┌──

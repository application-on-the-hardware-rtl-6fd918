// cosim_top: FPGA side of a Simulink/FPGA co-simulation of a multi-scale
// Retinex picture enhancer for HDTV.
//
// Pixel-based path: the host link (cosim_bridge) moves one block of
// BLOCK_LINES lines (one by default, as in the published design) at a time
// between the PC and two one-block memories; FRAME_H must be a multiple of
// BLOCK_LINES; the input line streams into
// msr_core, whose Retinex output fills the output memory and is fetched by
// the host. Nothing on the FPGA holds a frame.
//
// Block-based path, side by side with its own stream ports: block_avg4x4
// turns the LINE_W x FRAME_H picture into a thumbnail of 4x4 block averages
// and a second msr_core enhances the thumbnail (LINE_W/4 x FRAME_H/4).
//
// Ports: clock, synchronous active-low reset, the host link (see
// cosim_bridge) and two valid/ready pixel streams for the block path.
// LINE_W must be a multiple of 32 (the thumbnail width is divided by 8).
module cosim_top
  import msr_pkg::*;
#(
  parameter int unsigned LINE_W  = 1920,
  parameter int unsigned FRAME_H = 1080,
  parameter int unsigned BLOCK_LINES = 1
) (
  input  logic clk,
  input  logic rst_n,
  // host link, pixel-based MSR
  input  logic h_wr_valid,
  output logic h_wr_ready,
  input  pix_t h_wr_data,
  input  logic h_monitor,
  output logic h_notify,
  input  logic h_rd_en,
  output pix_t h_rd_data,
  output logic block_start,
  // block-based MSR
  input  logic bb_in_valid,
  output logic bb_in_ready,
  input  pix_t bb_in_data,
  output logic bb_out_valid,
  input  logic bb_out_ready,
  output pix_t bb_out_data
);
  logic ip_in_valid, ip_in_ready, ip_out_valid, ip_out_ready;
  pix_t ip_in_data, ip_out_data;
  logic th_valid, th_ready;
  pix_t th_data;
  logic unused_ibar_v, unused_bb_ibar_v;
  pix_t unused_ibar_d, unused_bb_ibar_d;

  cosim_bridge #(.BLOCK_WORDS(LINE_W * BLOCK_LINES)) u_bridge (
    .clk, .rst_n,
    .h_wr_valid, .h_wr_ready, .h_wr_data, .h_monitor, .h_notify,
    .h_rd_en, .h_rd_data,
    .ip_in_valid, .ip_in_ready, .ip_in_data,
    .ip_out_valid, .ip_out_ready, .ip_out_data,
    .block_start);

  msr_core #(.W(LINE_W), .H(FRAME_H)) u_msr (
    .clk, .rst_n,
    .in_valid (ip_in_valid), .in_ready (ip_in_ready), .in_data (ip_in_data),
    .out_valid (ip_out_valid), .out_ready (ip_out_ready), .out_data (ip_out_data),
    .ibar_valid (unused_ibar_v), .ibar_data (unused_ibar_d));

  block_avg4x4 #(.W_IN(LINE_W)) u_thumb (
    .clk, .rst_n,
    .in_valid (bb_in_valid), .in_ready (bb_in_ready), .in_data (bb_in_data),
    .out_valid (th_valid), .out_ready (th_ready), .out_data (th_data));

  msr_core #(.W(LINE_W / 4), .H(FRAME_H / 4)) u_msr_thumb (
    .clk, .rst_n,
    .in_valid (th_valid), .in_ready (th_ready), .in_data (th_data),
    .out_valid (bb_out_valid), .out_ready (bb_out_ready), .out_data (bb_out_data),
    .ibar_valid (unused_bb_ibar_v), .ibar_data (unused_bb_ibar_d));
endmodule
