// msr_ref_pkg: reference models for the testbenches, written from the
// filter equations rather than from the hardware structure. An image is a
// dynamic array of ints in raster order.
package msr_ref_pkg;
  typedef int img_t[];

  localparam int H9 [9] = '{1, 8, 28, 56, 70, 56, 28, 8, 1};

  function automatic int rnd(input longint acc, input int sh);
    longint r;
    r = (acc + (longint'(1) << (sh - 1))) >>> sh;
    return (r > 255) ? 255 : int'(r);
  endfunction

  function automatic int px(const ref img_t im, input int w, input int h, input int r, input int c);
    if (r < 0 || c < 0 || r >= h || c >= w) return 0;
    return im[r * w + c];
  endfunction

  // Horizontal 9-tap filter keeping columns 2m+1 (causal), W -> W/2.
  function automatic img_t down_x(const ref img_t im, input int w, input int h);
    img_t o = new[(w / 2) * h];
    for (int r = 0; r < h; r++)
      for (int m = 0; m < w / 2; m++) begin
        longint a = 0;
        for (int k = 0; k < 9; k++) a += H9[k] * px(im, w, h, r, 2 * m + 1 - k);
        o[r * (w / 2) + m] = rnd(a, 8);
      end
    return o;
  endfunction

  // Vertical 9-tap filter keeping lines 2q+1 (causal), H -> ceil(H/2).
  function automatic img_t down_y(const ref img_t im, input int w, input int h);
    int ho = (h + 1) / 2;
    img_t o = new[w * ho];
    for (int q = 0; q < ho; q++)
      for (int m = 0; m < w; m++) begin
        longint a = 0;
        for (int k = 0; k < 9; k++) a += H9[k] * px(im, w, h, 2 * q + 1 - k, m);
        o[q * w + m] = rnd(a, 8);
      end
    return o;
  endfunction

  function automatic img_t down2d(const ref img_t im, input int w, input int h);
    img_t t = down_x(im, w, h);
    return down_y(t, w / 2, h);
  endfunction

  // Zero-stuffed 2x interpolation with the 9-tap kernel, gain 2 per axis:
  // out[2n+p] = sum_i h[2i+p] in[n-i] / 128. Vertical first, then horizontal.
  function automatic img_t up2d(const ref img_t im, input int w, input int h, input int hout);
    img_t t = new[w * hout];
    img_t o = new[2 * w * hout];
    for (int r = 0; r < hout; r++)
      for (int m = 0; m < w; m++) begin
        longint a = 0;
        for (int i = 0; 2 * i + r % 2 < 9; i++) a += H9[2 * i + r % 2] * px(im, w, h, r / 2 - i, m);
        t[r * w + m] = rnd(a, 7);
      end
    for (int r = 0; r < hout; r++)
      for (int c = 0; c < 2 * w; c++) begin
        longint a = 0;
        for (int i = 0; 2 * i + c % 2 < 9; i++) a += H9[2 * i + c % 2] * px(t, w, hout, r, c / 2 - i);
        o[r * 2 * w + c] = rnd(a, 7);
      end
    return o;
  endfunction

  function automatic img_t weight(const ref img_t im, input int wt);
    img_t o = new[im.size()];
    foreach (im[i]) o[i] = rnd(longint'(wt) * im[i], 8);
    return o;
  endfunction

  function automatic img_t add(const ref img_t a, const ref img_t b);
    img_t o = new[a.size()];
    foreach (a[i]) o[i] = (a[i] + b[i] > 255) ? 255 : a[i] + b[i];
    return o;
  endfunction

  // log2 in 1/32 units: floor(log2 x) * 32 + linear fraction.
  function automatic int log2q(input int x);
    int e = 0;
    if (x < 1) x = 1;
    while ((2 << e) <= x) e++;
    return e * 32 + (((x - (1 << e)) * 32) >> e);
  endfunction

  function automatic img_t retinex(const ref img_t i, const ref img_t l, input int off, input int g);
    img_t o = new[i.size()];
    foreach (i[k]) begin
      int r = off + g * (log2q(i[k]) - log2q(l[k]));
      o[k] = (r < 0) ? 0 : (r > 255) ? 255 : r;
    end
    return o;
  endfunction

  // Illumination estimate of the three-scale pyramid.
  function automatic img_t ibar(const ref img_t im, input int w, input int h,
                                input int w1, input int w2, input int w3);
    int h1 = (h + 1) / 2, h2 = (h1 + 1) / 2, h3 = (h2 + 1) / 2;
    img_t d1, d2, d3, s2, s1;
    d1 = down2d(im, w, h);
    d2 = down2d(d1, w / 2, h1);
    d3 = down2d(d2, w / 4, h2);
    begin
      img_t a, b, u;
      a = weight(d3, w3);
      u = up2d(a, w / 8, h3, h2);
      b = weight(d2, w2);
      s2 = add(u, b);
      u = up2d(s2, w / 4, h2, h1);
      b = weight(d1, w1);
      s1 = add(u, b);
    end
    return up2d(s1, w / 2, h1, h);
  endfunction

  // Retinex output of the three-scale pyramid with the default weights.
  function automatic img_t retinex_msr(const ref img_t im, input int w, input int h);
    img_t l = ibar(im, w, h, 85, 85, 86);
    return retinex(im, l, 128, 2);
  endfunction

  function automatic img_t avg4(const ref img_t im, input int w, input int h);
    img_t o = new[(w / 4) * (h / 4)];
    for (int r = 0; r < h / 4; r++)
      for (int c = 0; c < w / 4; c++) begin
        int s = 0;
        for (int i = 0; i < 4; i++) for (int j = 0; j < 4; j++) s += px(im, w, h, 4 * r + i, 4 * c + j);
        o[r * (w / 4) + c] = (s + 8) >> 4;
      end
    return o;
  endfunction

  // Test picture: smooth gradient, a bright square and pseudo-random noise.
  function automatic img_t picture(input int w, input int h, input int seed);
    img_t o = new[w * h];
    int s = seed;
    for (int r = 0; r < h; r++)
      for (int c = 0; c < w; c++) begin
        int v;
        s = s * 1103515245 + 12345;
        v = (r * 97 + c * 53) % 160 + ((s >>> 16) & 63);
        if (r % 16 > 4 && r % 16 < 11 && c % 24 > 6 && c % 24 < 15) v += 40;
        o[r * w + c] = (v > 255) ? 255 : v;
      end
    return o;
  endfunction
endpackage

└──

Task details:
Pick out and copy the lines of the entries that hold the string "thumbnail".

Response area:
// turns the LINE_W x FRAME_H picture into a thumbnail of 4x4 block averages
// and a second msr_core enhances the thumbnail (LINE_W/4 x FRAME_H/4).
// LINE_W must be a multiple of 32 (the thumbnail width is divided by 8).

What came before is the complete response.